Rheology of supercooled P–Se glass-forming liquids: From networks to molecules and the emergence of power-law relaxation behavior

Abstract

The effect of the network-to-molecular structural transformation with increasing phosphorus content in P xSe100− x (30 ≤ x ≤ 67) supercooled liquids on their shear-mechanical response is investigated using oscillatory shear rheometry. While network liquids with 30 ≤ x ≤ 40 are characterized by shear relaxation via a network bond scission/renewal process, a Maxwell scaling of the storage (G′) and loss (G″) shear moduli, and a frequency-independent viscosity at low frequencies, a new relaxation process emerges in liquids with intermediate compositions (45 ≤ x ≤ 50).
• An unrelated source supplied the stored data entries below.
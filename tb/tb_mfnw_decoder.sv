// tb_mfnw_decoder: self-checking testbench for the flip-n-write word decoder.
// The instance under test is plain MFNW (8 MLC cells + tag); MFNW2 and MFNW3
// instances see the same stored words with a transformation tag cell on top.
// Every output is compared with an independent model (data cells XORed with
// the tag cell, then the transformation named by the xtag cell undone: R by
// a left rotation, S1/S2 by themselves, any nonzero xtag meaning R in MFNW2)
// and must appear exactly one cycle after the input cycle. Words entered
// back to back and with gaps.
module tb_mfnw_decoder;
  localparam int N = 8, DW = 16, SW0 = 18, SW1 = 20;
  logic clk = 1'b0, rst_n = 1'b0;
  always #5 clk = ~clk;
  int checks = 0, failures = 0;
  int unsigned cyc = 0;
  always @(posedge clk) cyc <= cyc + 1;

  logic           in_valid = 1'b0;
  logic [SW1-1:0] stored = '0;
  logic           v0, v2, v3;
  logic [DW-1:0]  d0, d2, d3;

  mfnw_decoder dut (.clk, .rst_n, .in_valid, .stored(stored[SW0-1:0]), .out_valid(v0), .data(d0));
  mfnw_decoder #(.NUM_XFORM(1)) dut2 (.clk, .rst_n, .in_valid, .stored, .out_valid(v2), .data(d2));
  mfnw_decoder #(.NUM_XFORM(3)) dut3 (.clk, .rst_n, .in_valid, .stored, .out_valid(v3), .data(d3));

  task automatic chk(bit ok, string msg);
    checks++;
    if (!ok) begin failures++; if (failures < 20) $display("FAIL @%0d: %s", cyc, msg); end
  endtask

  function automatic logic [DW-1:0] undo(int s, logic [DW-1:0] w);
    logic [DW-1:0] r;
    r = w;
    case (s)
      1: for (int k = 0; k < DW; k++) r[(k + 1) % DW] = w[k];
      2: for (int c = 0; c < N; c++)
           if (w[2*c +: 2] == 2'b10) r[2*c +: 2] = 2'b11; else if (w[2*c +: 2] == 2'b11) r[2*c +: 2] = 2'b10;
      3: for (int c = 0; c < N; c++)
           if (w[2*c +: 2] == 2'b01) r[2*c +: 2] = 2'b11; else if (w[2*c +: 2] == 2'b11) r[2*c +: 2] = 2'b01;
      default: ;
    endcase
    return r;
  endfunction

  logic [DW-1:0] q0[$], q2[$], q3[$];
  int unsigned qc[$];
  int xt_seen[4] = '{0, 0, 0, 0};

  always @(negedge clk) if (rst_n) begin
    chk(v0 == v2 && v0 == v3, "valid alignment");
    if (v0) begin
      if (qc.size() == 0) chk(1'b0, "unexpected out_valid");
      else begin
        chk(cyc == qc.pop_front() + 1, "read latency is one cycle");
        chk(d0 == q0.pop_front(), "MFNW data");
        chk(d2 == q2.pop_front(), "MFNW2 data");
        chk(d3 == q3.pop_front(), "MFNW3 data");
      end
    end
  end

  initial begin
    #100_000_000;
    $display("FAIL: watchdog"); failures++;
    $display("TB_RESULT checks=%0d failures=%0d", checks, failures);
    $finish;
  end

  initial begin
    logic [DW-1:0] u;
    logic [1:0] xt;
    repeat (3) @(negedge clk);
    rst_n = 1'b1;
    @(negedge clk);
    for (int n = 0; n < 20000; n++) begin
      if (($urandom % 4) != 0) begin
        stored = SW1'($urandom);
        u  = stored[DW-1:0] ^ {N{stored[DW +: 2]}};
        xt = stored[SW1-1 -: 2];
        xt_seen[xt]++;
        q0.push_back(u);
        q2.push_back(xt == 2'b00 ? u : undo(1, u));
        q3.push_back(undo(int'(xt), u));
        qc.push_back(cyc);
        in_valid = 1'b1;
      end else in_valid = 1'b0;
      @(negedge clk);
    end
    in_valid = 1'b0;
    repeat (3) @(negedge clk);
    chk(qc.size() == 0, "all words returned");
    chk(xt_seen[1] > 0 && xt_seen[2] > 0 && xt_seen[3] > 0, "all transformation tags seen");
    $display("TB_RESULT checks=%0d failures=%0d", checks, failures);
    $finish;
  end
endmodule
This process is attributed to an interconversion between network and molecular structural moieties. Predominantly molecular liquids with x ≥ 63, on the other hand, are characterized by a departure from Maxwell behavior as the storage modulus shows a linear frequency scaling G′(ω) ∼ ω over nearly the entire frequency range below the G′–G″ crossover and a nearly constant ratio of G″/G′ in the terminal region. Moreover, the dynamic viscosity of these rather fragile molecular liquids shows significant enhancement over that of network liquids at frequencies below the dynamical onset and does not reach a frequency-independent regime even at frequencies that are four orders of magnitude lower than that of the onset. Such power-law relaxation behavior of the molecular liquids is ascribed to an extremely broad distribution of relaxation timescales with the coexistence of rapid rotational motion of individual molecules and cooperative dynamics of transient molecular clusters, with the latter being significantly slower than the shear relaxation timescale.